The Hugh Keenleyside Dam near Castlegar was one of three built as part of the Columbia River Treaty. It has had a huge impact on the Columbia River valley all the way to Revelstoke. Photo: Contributed

The Hugh Keenleyside Dam near Castlegar was one of three built as part of the Columbia River Treaty. It has had a huge impact on the Columbia River valley all the way to Revelstoke. Photo: Contributed

Latest round of Columbia River Treaty talks wrap up in Cranbrook

Federal, provincial, U.S. and Indigenous representatives recently met for eight round of discussions

The eighth round of negotiations over the Columbia River Treaty wrapped up in Cranbrook on Wednesday, as representatives continued to work towards modernizing a decades-old water management agreement between Canada and the United States.

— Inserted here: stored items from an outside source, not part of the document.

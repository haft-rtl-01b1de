# HAFT: an amorphous, defect-tolerant FPGA fabric

In a conventional island-style FPGA the split between logic and routing is
fixed when the chip is made: every tile has a logic block and a fixed share of
switch boxes, whether a given circuit needs them or not. HAFT removes that
split. The fabric is a uniform array of **ROLE** (Routing Or Logic Element)
blocks. Each one can be configured as a logic block, as a routing block, or as
a mix of both. The placer then spends routing capacity where a particular
circuit needs it. Over the array runs an **interconnect overlay** of short
(Single) and two-block (Double) segments. Segments can be chained directly
through tri-state buffers into long wires that pass ROLE blocks without
entering them.

Every configuration bit lives in a dense nano-crossbar memory stacked on the
CMOS. Such memory is cheap but many of its crosspoints are defective. The
fabric tolerates this because its basic cell, the **6-MUT**, is useful even
with a broken look-up table. A MUT whose LUT bits are bad still works as a
6-input multiplexer, and most ROLE blocks in a mapped design do routing
anyway.

This repository holds synthesizable SystemVerilog for the fabric: MUT, ROLE
block, overlay channel and a parameterised array. It also holds a
behavioural model of the defective configuration memory, and self-checking
testbenches, including a defect-rate sweep that maps a circuit around
defects.

## The 6-MUT (`rtl/mut.sv`)

```
 a b c d ──► 4-LUT ──┬──► FF ──┐
                     │         ▼
 a b c d e f ────────┴──► 8-MUX ──► g
```

The MUT has six inputs, a to f. Inputs a to d address a 16-entry truth
table. The LUT output feeds a flip-flop. An 8-input multiplexer selects `g`
from one of eight sources: the LUT, the flip-flop, or one of a to f. The
configuration (`haft_pkg::mut_cfg_t`, 19 bits) is a 3-bit select and the
16-bit table. The select codes are `SEL_LUT`=0, `SEL_FF`=1, and
`SEL_A`..`SEL_F`=2..7. Entry `lut[i]` holds the output for `i = {d,c,b,a}`.

* Logic mode: `SEL_LUT` (combinational) or `SEL_FF` (registered, one clock
  of latency).
* Routing mode: `SEL_A`..`SEL_F`. Only the three select bits matter, so this
  mode survives any number of defective LUT bits.

The flip-flop has an asynchronous active-low reset to 0. The input `en`
forces `g` to 0. It is part of the global fabric enable described below.

## The ROLE block (`rtl/role_block.sv`)

A ROLE has `N_MUT` MUTs (default 4, so a ROLE used entirely for logic is a
four-LUT logic block). A crosspoint matrix connects each of the
`N_MUT × 6` MUT inputs to a pool of wires:

| pool index p      | wire                                                  |
|-------------------|-------------------------------------------------------|
| `0 .. T-1`        | east-going wires of the row channel over the block    |
| `T .. 2T-1`       | west-going wires of the row channel                   |
| `2T .. 3T-1`      | south-going wires of the column channel               |
| `3T .. 4T-1`      | north-going wires of the column channel               |
| `4T .. 4T+N_MUT-1`| the block's own MUT outputs (feedback)                |

A MUT input is the OR of the pool wires whose crosspoints are closed. A proper
configuration closes one crosspoint per used input and leaves unused inputs
open, which then read 0. The MUTs are assigned to sides: with `N_MUT = 4`,
MUT 0 drives north, 1 east, 2 south and 3 west. Each side offers its MUT
output to every track at that edge. Whether the value actually reaches a
wire is decided by the channel's buffers.

Configuration layout, LSB first, `role_cfg_bits(N_MUT,T)` bits (460 at the
defaults):

* bits `m*19 .. m*19+18`: `mut_cfg_t` of MUT m;
* bit `N_MUT*19 + (m*6 + i)*POOL + p`: crosspoint between MUT m input i
  (0 = a … 5 = f) and pool wire p.

A ROLE with all MUTs in routing mode is a small switch box that can make
bends, fan-out and turns between the two channels. A ROLE with all MUTs in
logic mode is a logic block. Mixed use is just as legal.

## The interconnect overlay (`rtl/overlay_channel.sv`)

One channel runs along every row (east/west) and every column
(south/north). A channel over `LEN` blocks has gaps numbered `0..LEN`. Gaps
0 and `LEN` are its ends, at the pads.

```
 gap:   0          1          2          3
 pad ───┤  ROLE 0  ├  ROLE 1  ├  ROLE 2  ├─── pad
 Single: break at every gap
 Double (phase 0): break at gaps 0, 2, 3
 Double (phase 1): break at gaps 0, 1, 3
```

Each track is a chain of segments. Tracks `0..N_SINGLE-1` are Single
(one block long). The others are Double (two blocks long), with
alternating phase so Double breaks are staggered. Every segment is a pair
of unidirectional wires: *inc* runs towards higher index (east or south)
and *dec* towards lower index (west or north). At a break, each wire has
two tri-state buffers, configured per gap and track by `gap_cfg_t`:

| bit | field     | effect                                                           |
|-----|-----------|------------------------------------------------------------------|
| 3   | `byp_inc` | continue the inc wire from the segment before the gap (bypass)   |
| 2   | `drv_inc` | drive the inc wire from ROLE g-1 (its east/south output)         |
| 1   | `byp_dec` | continue the dec wire from the segment after the gap             |
| 0   | `drv_dec` | drive the dec wire from ROLE g (its west/north output)           |

At gap `LEN` the "segment after the gap" of an inc wire is the output pad
(`pad_out_hi`). At gap 0 it is the input pad (`pad_in_lo`). The dec wires
mirror this. A Double segment passes its middle gap with no buffer, and the
enables stored for that gap are ignored. Buffers are modelled as AND-OR
logic. An undriven wire reads 0. An assertion flags two enabled buffers
on one wire. The channel's configuration is `(LEN+1) × T × 4` bits, with
gap g and track t at bit `(g*T + t)*4`.

A long connection is simply `byp_*` set at every break along the way: it never
enters a ROLE's crosspoint matrix. A connection that must turn, fan out or
reach a MUT goes through a ROLE.

## Configuration memory and defects (`rtl/nano_config_mem.sv`)

This is a behavioural model of the nano-crossbar. Each instance stores the
bits of one tile, written and read back one 16-bit word at a time. All the
bits drive the fabric in parallel. The defect rate is `DEFECT_PCT`
percent. A fixed hash of `(SEED, bit index)` marks crosspoints that cannot
be closed. A defective bit always reads 0, whatever is written. Reading a
word back after writing all ones therefore shows a loader exactly which
crosspoints it must avoid.

## The array (`rtl/haft_fpga.sv`)

`ROWS × COLS` ROLE blocks (default 3 × 3), one channel per row and one per
column, each with its own configuration memory. The configuration address
is `{tile, word}`:

| tile                        | contents                        | words (defaults) |
|-----------------------------|---------------------------------|------------------|
| `r*COLS + c`                | ROLE (r,c)                      | 29               |
| `ROWS*COLS + r`             | row channel r                   | 3                |
| `ROWS*COLS + ROWS + c`      | column channel c                | 3                |

At the defaults `cfg_addr` is 9 bits: a 4-bit tile and a 5-bit word.
Writes take effect on the rising edge of `clk`, and `cfg_rdata` is
combinational.

Channel ends are brought out as pads, one per track and direction. For
rows these are `h_pad_in_w`, `h_pad_in_e`, `h_pad_out_e` and
`h_pad_out_w`. Columns have the `v_pad_*` equivalents.

**Loading.** Hold `fabric_en` low, write every word, optionally read them
back, then raise `fabric_en` and release `rst_n`. While `fabric_en` is low
every MUT output and every channel buffer is off. A random power-up or
half-written configuration can therefore neither short two buffers nor
close a ring oscillator. Once enabled, the fabric is combinational except
for the MUT flip-flops. As in any FPGA routing fabric, a structural loop
exists from a ROLE output through a channel back to a ROLE input. Lint tools
report it as a combinational loop. A valid configuration must not close it
through non-registered MUTs.

## Mapping a circuit, by example

`tb/tb_haft_fpga.sv` builds configurations by hand. Its first circuit
registers `x ^ y` in ROLE(0,1):

1. `x` enters the row-0 Single track at gap 0 (`byp_inc`). It crosses gap 1
   on a bypass buffer, passing ROLE(0,0) without entering it.
2. `y` enters Double track 1, whose first segment spans ROLE(0,0) and
   ROLE(0,1).
3. In ROLE(0,1), MUT 1 (east) closes crosspoints `a ← pool 0` and
   `b ← pool 1`. Its table is `16'h6666` (a ^ b) and its select is
   `SEL_FF`.
4. The row channel sets `drv_inc` at gap 2 and `byp_inc` at gap 3. The result
   reaches `h_pad_out_e[0][0]` one clock after the inputs.

The same testbench also maps three more circuits:

* a multiplexer-mode bend from a row channel into a column channel;
* a toggle flip-flop fed back through its own crosspoint matrix;
* a 4-input LUT fed from two channels.

## Defect tolerance in practice

`tb/haft_defect_run.sv` is a small defect-aware mapper in SystemVerilog:

1. It probes every configuration word of a 12 × 3 fabric.
2. It searches row by row for a working placement of a registered XOR. It
   relays a signal through a MUT in multiplexer mode wherever a bypass
   buffer is broken.
3. It loads the mapping and checks the circuit.

`tb/tb_haft_defects.sv` runs it at 0, 10, 20, 30, 40 and 50 % defects. Every
rate maps and computes correctly. Up to 40 % the first row suffices. At 50 %
the mapper needed six rows. This is the area cost of defects, which the
architecture absorbs by using more blocks. Some relays go through MUTs
whose LUT is defective, so the "broken LUT becomes a multiplexer" mechanism
is exercised. The circuit is a small stand-in. The benchmark circuits
themselves (MCNC, 1 000 – 8 400 4-LUTs) need a real placer and router and
fabrics of tens of blocks on a side. The RTL scales to that through `ROWS`
and `COLS`, but no such mapping is included.

## Parameters

| parameter      | default | meaning                                             |
|----------------|---------|-----------------------------------------------------|
| `ROWS`, `COLS` | 3, 3    | array size                                          |
| `N_MUT`        | 4       | MUTs per ROLE (multiple of 4; one group per side)   |
| `N_SINGLE`     | 1       | Single tracks per channel                           |
| `N_DOUBLE`     | 2       | Double tracks per channel                           |
| `DEFECT_PCT`   | 0       | percent of defective configuration crosspoints      |
| `DEFECT_SEED`  | 1       | selects the defect pattern                          |

## What follows the architecture and what is chosen here

These follow the architecture:

* the ROLE array under row and column channels;
* the MUT structure (4-LUT, flip-flop, 8-way output mux over LUT, FF and a–f);
* four LUTs per logic block;
* Single and Double segments of two unidirectional wires with tri-state
  buffers, chained directly or through ROLE blocks;
* all configuration in a defective crosspoint memory;
* the "defective LUT → multiplexer" use.

These are choices of this implementation:

* Array and track counts. The architecture gives neither a default array
  size nor a channel width.
* The full crosspoint matrix inside the ROLE, and the assignment of MUTs to
  sides.
* The select encoding and LUT bit order.
* The gap/buffer numbering and the Double staggering.
* Pads at the channel ends.
* The 16-bit configuration port with readback.
* The stuck-open defect model.
* The global `fabric_en`.
* The flip-flop reset.

Two details of the architecture are read one way here. A ROLE is described
as giving "four 4-LUTs" when used fully as logic, while the example drawing
of a ROLE shows twelve MUTs. The default is 4, and `N_MUT = 12` gives the
larger block. Each wire of a segment is described as controlled by one
tri-state buffer. Here that buffer is the bypass (`byp_*`), and a second one
(`drv_*`) lets the neighbouring ROLE drive the wire, since segments also
connect through routing blocks. The exact wiring inside the drawn ROLE and
switch points is not reproduced, only their function.

Not included: the placement and routing software (simulated annealing with a
routing-demand variance cost, and a VPR-style router), and the physical
nano/CMOS interface.

## Simulating

All files are plain SystemVerilog 2017. The package must be read first. For
example, the full-size end-to-end test:

```
verilator --binary --timing --assert -Irtl -Itb -y rtl -y tb \
  rtl/haft_pkg.sv tb/tb_haft_fpga.sv --top-module tb_haft_fpga
./obj_dir/Vtb_haft_fpga
```

| testbench             | what it checks                                                          |
|-----------------------|-------------------------------------------------------------------------|
| `tb_mut`              | random tables/selects against a model; FF latency; enable              |
| `tb_role_block`       | random crosspoint configurations at 4 and 12 MUTs; logic, routing, hybrid use; feedback |
| `tb_overlay_channel`  | random buffer settings against a wire-walking model; long bypass wires  |
| `tb_nano_config_mem`  | exact storage when defect-free; fixed defect pattern near the set rate  |
| `tb_haft_fpga`        | load/readback and four mapped circuits on the default 3 × 3 array       |
| `tb_haft_defects`     | defect-aware mapping at 0–50 % defects                                  |

Each prints `TB_RESULT checks=N failures=M` and has a cycle watchdog.
Verilator is two-state. The testbenches therefore initialise everything
they read, and hold `fabric_en` low until the configuration is loaded.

Delegates from the federal and provincial levels of government, along with the U.S. and First Nations, met for the talks in the ʔaq’am Community, where members from the Ktunaxa, Syilx/Okanagan and Secwepemc made presentations on the impacts of the treaty, according to Katrine Conroy, the provincial minister responsible for the negotiations.

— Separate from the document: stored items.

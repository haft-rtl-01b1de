// haft_pkg: types and constants shared by the HAFT fabric.
//
// A HAFT fabric is an array of ROLE (Routing or Logic Element) blocks under a
// segmented interconnect overlay. Every ROLE is built from 6-MUTs, each a
// 4-input LUT, a flip-flop and an 8-input multiplexer whose output is chosen
// among the LUT, the flip-flop and the six raw inputs a..f. The numbers that
// come from the architecture itself are the 4-LUT, the six MUT inputs and the
// 8-way output multiplexer; the select encoding, the LUT bit order and the
// configuration word width are choices of this implementation.
package haft_pkg;

  localparam int unsigned LUT_K     = 4;             // 4-input LUT
  localparam int unsigned LUT_BITS  = 1 << LUT_K;    // 16 truth-table bits
  localparam int unsigned MUT_IN    = 6;             // inputs a..f of a 6-MUT
  localparam int unsigned MUX_IN    = 8;             // 8-MUX: LUT, FF, a..f
  localparam int unsigned SEL_W     = $clog2(MUX_IN);
  localparam int unsigned N_SIDES   = 4;             // N, E, S, W
  localparam int unsigned CFG_WORD_W = 16;           // configuration write word

  // Output select of the 8-MUX inside a MUT.
  typedef enum logic [SEL_W-1:0] {
    SEL_LUT = 3'd0,   // combinational LUT output (logic mode)
    SEL_FF  = 3'd1,   // registered LUT output (logic mode with FF)
    SEL_A   = 3'd2,   // pass input a (routing mode)
    SEL_B   = 3'd3,
    SEL_C   = 3'd4,
    SEL_D   = 3'd5,
    SEL_E   = 3'd6,
    SEL_F   = 3'd7
  } mut_sel_e;

  // Configuration of one MUT: 19 bits. lut[i] is the output for the input
  // pattern i = {d, c, b, a}.
  typedef struct packed {
    mut_sel_e             sel;
    logic [LUT_BITS-1:0]  lut;
  } mut_cfg_t;

  localparam int unsigned MUT_CFG_W = $bits(mut_cfg_t);

  // Sides of a ROLE block; MUT k*MPS..k*MPS+MPS-1 drive side k.
  typedef enum logic [1:0] {
    SIDE_N = 2'd0,
    SIDE_E = 2'd1,
    SIDE_S = 2'd2,
    SIDE_W = 2'd3
  } side_e;

  // Tri-state buffer enables at one switch point (gap) of one track.
  // "inc" is the wire running towards increasing column/row (east or
  // south), "dec" the one running towards decreasing column/row.
  typedef struct packed {
    logic byp_inc;   // continue the incoming inc wire across the gap
    logic drv_inc;   // drive the inc wire from the ROLE before the gap
    logic byp_dec;   // continue the incoming dec wire across the gap
    logic drv_dec;   // drive the dec wire from the ROLE after the gap
  } gap_cfg_t;

  localparam int unsigned GAP_CFG_W = $bits(gap_cfg_t);

  // Configuration bits of one ROLE block with n_mut MUTs and t tracks per
  // channel: MUT words first, then the input crosspoint matrix.
  function automatic int unsigned role_pool(int unsigned n_mut, int unsigned t);
    return N_SIDES * t + n_mut;
  endfunction

  function automatic int unsigned role_cfg_bits(int unsigned n_mut, int unsigned t);
    return n_mut * MUT_CFG_W + n_mut * MUT_IN * role_pool(n_mut, t);
  endfunction

  function automatic int unsigned chan_cfg_bits(int unsigned len, int unsigned t);
    return (len + 1) * t * GAP_CFG_W;
  endfunction

  // A track is Single when idx < n_single, otherwise Double. Double tracks
  // alternate their phase so that half of them break at every gap. The two
  // ends of a channel are always a break.
  function automatic bit is_break(int unsigned gap, int unsigned len,
                                  int unsigned track, int unsigned n_single);
    if (gap == 0 || gap == len || track < n_single) return 1'b1;
    return ((gap + (track - n_single)) % 2) == 0;
  endfunction

endpackage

“I think its great that the negotiations are back in the Basin,” said Conroy, the MLA for Kootenay West.

“…In the latest round of talks, the eighth round, the delegations talked about issues related to flood risk management and hydro power, as well as ecosystem co-operation. To that end, on behalf of Canada and B.C., there were representatives from the three First Nations, the Ktunaxa, Syilx/Okanagan and Secwepemc — they made presentations on ecosystem functions and salmon reintroduction.”

READ: Feds announce Indigenous inclusion in Columbia River Treaty talks

The Columbia River Treaty is a water management agreement that was signed between Canada and the United States in 1964. The treaty stipulated the construction of three dams on the Canadian side — Duncan, Hugh L. Keenleyside and Mica — while a fourth was constructed in Libby, MT.

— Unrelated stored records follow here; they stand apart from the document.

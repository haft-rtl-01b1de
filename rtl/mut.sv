// mut: one 6-MUT (Multiplexer or look-Up Table) of a ROLE block.
//
// Inputs a..d address a 16-entry look-up table; the LUT output also feeds a
// flip-flop. An 8-input multiplexer picks the MUT output g from the LUT, the
// flip-flop, or any of the six raw inputs a..f. With g taken from a..f the
// MUT is a 6-input routing multiplexer (a "6-MUX"); with g taken from the
// LUT or flip-flop it is a 4-LUT logic cell. If some LUT bits of the
// configuration memory are defective the MUT can still serve as a 6-MUX,
// which only needs the three select bits.
//
// The structure (4-LUT, FF fed by the LUT, 8-MUX over LUT/FF/a..f) follows the
// architecture. The select encoding (haft_pkg::mut_sel_e), the LUT index
// order {d,c,b,a} and the asynchronous active-low reset of the flip-flop are
// choices of this implementation.
//
// The enable input en holds g at 0 while the configuration is being loaded,
// so that a half-written configuration cannot close a combinational loop
// through the fabric; this global enable is a choice of this implementation.
//
// Timing: g is combinational from a..f and cfg except when SEL_FF is chosen;
// the flip-flop samples the LUT output on the rising clock edge.
module mut
  import haft_pkg::*;
(
  input  logic      clk,
  input  logic      rst_n,
  input  logic      en,       // fabric enable; g is 0 while low
  input  mut_cfg_t  cfg,
  input  logic      a, b, c, d, e, f,
  output logic      g
);

  logic ff_q;
  logic lut_out;

  assign lut_out = cfg.lut[{d, c, b, a}];

  always_ff @(posedge clk or negedge rst_n) begin
    if (!rst_n) ff_q <= 1'b0;
    else        ff_q <= lut_out;
  end

  always_comb begin
    g = 1'b0;
    if (en) unique case (cfg.sel)
      SEL_LUT: g = lut_out;
      SEL_FF:  g = ff_q;
      SEL_A:   g = a;
      SEL_B:   g = b;
      SEL_C:   g = c;
      SEL_D:   g = d;
      SEL_E:   g = e;
      SEL_F:   g = f;
      default: g = 1'b0;
    endcase
  end

endmodule
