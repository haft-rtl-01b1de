// tb_mut: self-checking testbench of one 6-MUT.
//
// Random truth tables, selects and inputs are applied; the expected output
// is worked out from the truth table and a model of the flip-flop kept in the
// testbench (one clock of latency for the SEL_FF path). Both uses of the MUT
// are counted: as a 4-LUT logic cell and as a 6-input routing multiplexer.
module tb_mut;
  import haft_pkg::*;

  logic clk = 1'b0, rst_n = 1'b0;
  mut_cfg_t cfg;
  logic [5:0] in;
  logic g;
  int checks = 0, failures = 0;
  int n_logic = 0, n_route = 0;

  logic en = 1'b1;
  mut dut (.clk, .rst_n, .en, .cfg,
           .a(in[0]), .b(in[1]), .c(in[2]), .d(in[3]), .e(in[4]), .f(in[5]),
           .g);

  always #5 clk = ~clk;

  initial begin
    repeat (20000) @(posedge clk);
    failures++;
    $display("tb_mut: watchdog expired");
    $display("TB_RESULT checks=%0d failures=%0d", checks, failures);
    $finish;
  end

  task automatic check(logic exp, string what);
    checks++;
    if (g !== exp) begin
      failures++;
      $display("tb_mut: %s mismatch sel=%0d in=%b lut=%h got %b exp %b",
               what, cfg.sel, in, cfg.lut, g, exp);
    end
  endtask

  logic model_ff;

  initial begin
    cfg = '{sel: SEL_A, lut: 16'h0000};
    in  = '0;
    repeat (2) @(posedge clk);
    // flip-flop is cleared by reset
    cfg.sel = SEL_FF; #1; check(1'b0, "reset");
    rst_n = 1'b1;
    model_ff = 1'b0;
    for (int it = 0; it < 2000; it++) begin
      @(negedge clk);
      cfg.lut = 16'($urandom);
      cfg.sel = mut_sel_e'($urandom_range(0, 7));
      in      = 6'($urandom);
      #1;
      case (cfg.sel)
        SEL_LUT: begin check(cfg.lut[{in[3], in[2], in[1], in[0]}], "lut"); n_logic++; end
        SEL_FF:  begin check(model_ff, "ff"); n_logic++; end
        default: begin check(in[int'(cfg.sel) - 2], "mux"); n_route++; end
      endcase
      model_ff = cfg.lut[{in[3], in[2], in[1], in[0]}];   // sampled at next posedge
    end
    // a 2-input XOR registered: output appears one cycle after the inputs
    @(negedge clk);
    cfg = '{sel: SEL_FF, lut: 16'h6666};
    in = 6'b000001;
    @(negedge clk); check(1'b1, "xor ff 01");
    in = 6'b000011;
    @(negedge clk); check(1'b0, "xor ff 11");
    // disabled fabric: output held at 0
    cfg = '{sel: SEL_A, lut: 16'h0000};
    in = 6'b000001; en = 1'b0; #1; check(1'b0, "disabled");
    en = 1'b1; #1; check(1'b1, "enabled");
    if (n_logic == 0 || n_route == 0) begin
      failures++; $display("tb_mut: a mode was never exercised");
    end
    $display("tb_mut: logic uses %0d, routing uses %0d", n_logic, n_route);
    $display("TB_RESULT checks=%0d failures=%0d", checks, failures);
    $finish;
  end
endmodule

In exchange for flood control, Canada also receives a share of incremental benefits from downstream power generation.

The treaty has been criticized for its lack of consultation with communities, particularly First Nations, when it came into effect over 50 years ago. The construction of the dams flooded approximately 110,000 hectares of land that impacted farms, tourism, forestry and Indigenous territory.

Conroy noted that the discussions around the treaty are important for future Basin residents who may be impacted by the renegotiated terms.

“I think it’s important, from my perspective as the Minister — and I’ve talked with [federal] Minister [Chrystia] Freeland about this — is that these are ongoing negotiations because these are negotiations that are going to affect generations to come, of people who live in the Basin,” Conroy said.

“50-60 years ago, when the initial discussions happened about the Columbia River Treaty, nobody was consulted. Nobody that lives in the Basin was consulted, the Indigenous people from the nation were not consulted and we need to make sure that this doesn’t happen again.

“It’s critically important that the voices of the people in the Basin are part of the negotiations at the table.”

Conroy added that the ongoing talks are going to take time and that a ninth round of discussions will occur in the United States in November, either in Washington DC or in one of the four states impacted by the Treaty — Washington, Idaho, Montana or Oregon.

There are two public consultation and information sessions coming up in the East Kootenay regarding the Columbia River Treaty. The College of the Rockies will be hosting one on Oct. 22 from 5-8 p.m. while the Jaffray Community Hall will be hosting a session the next day at the same time.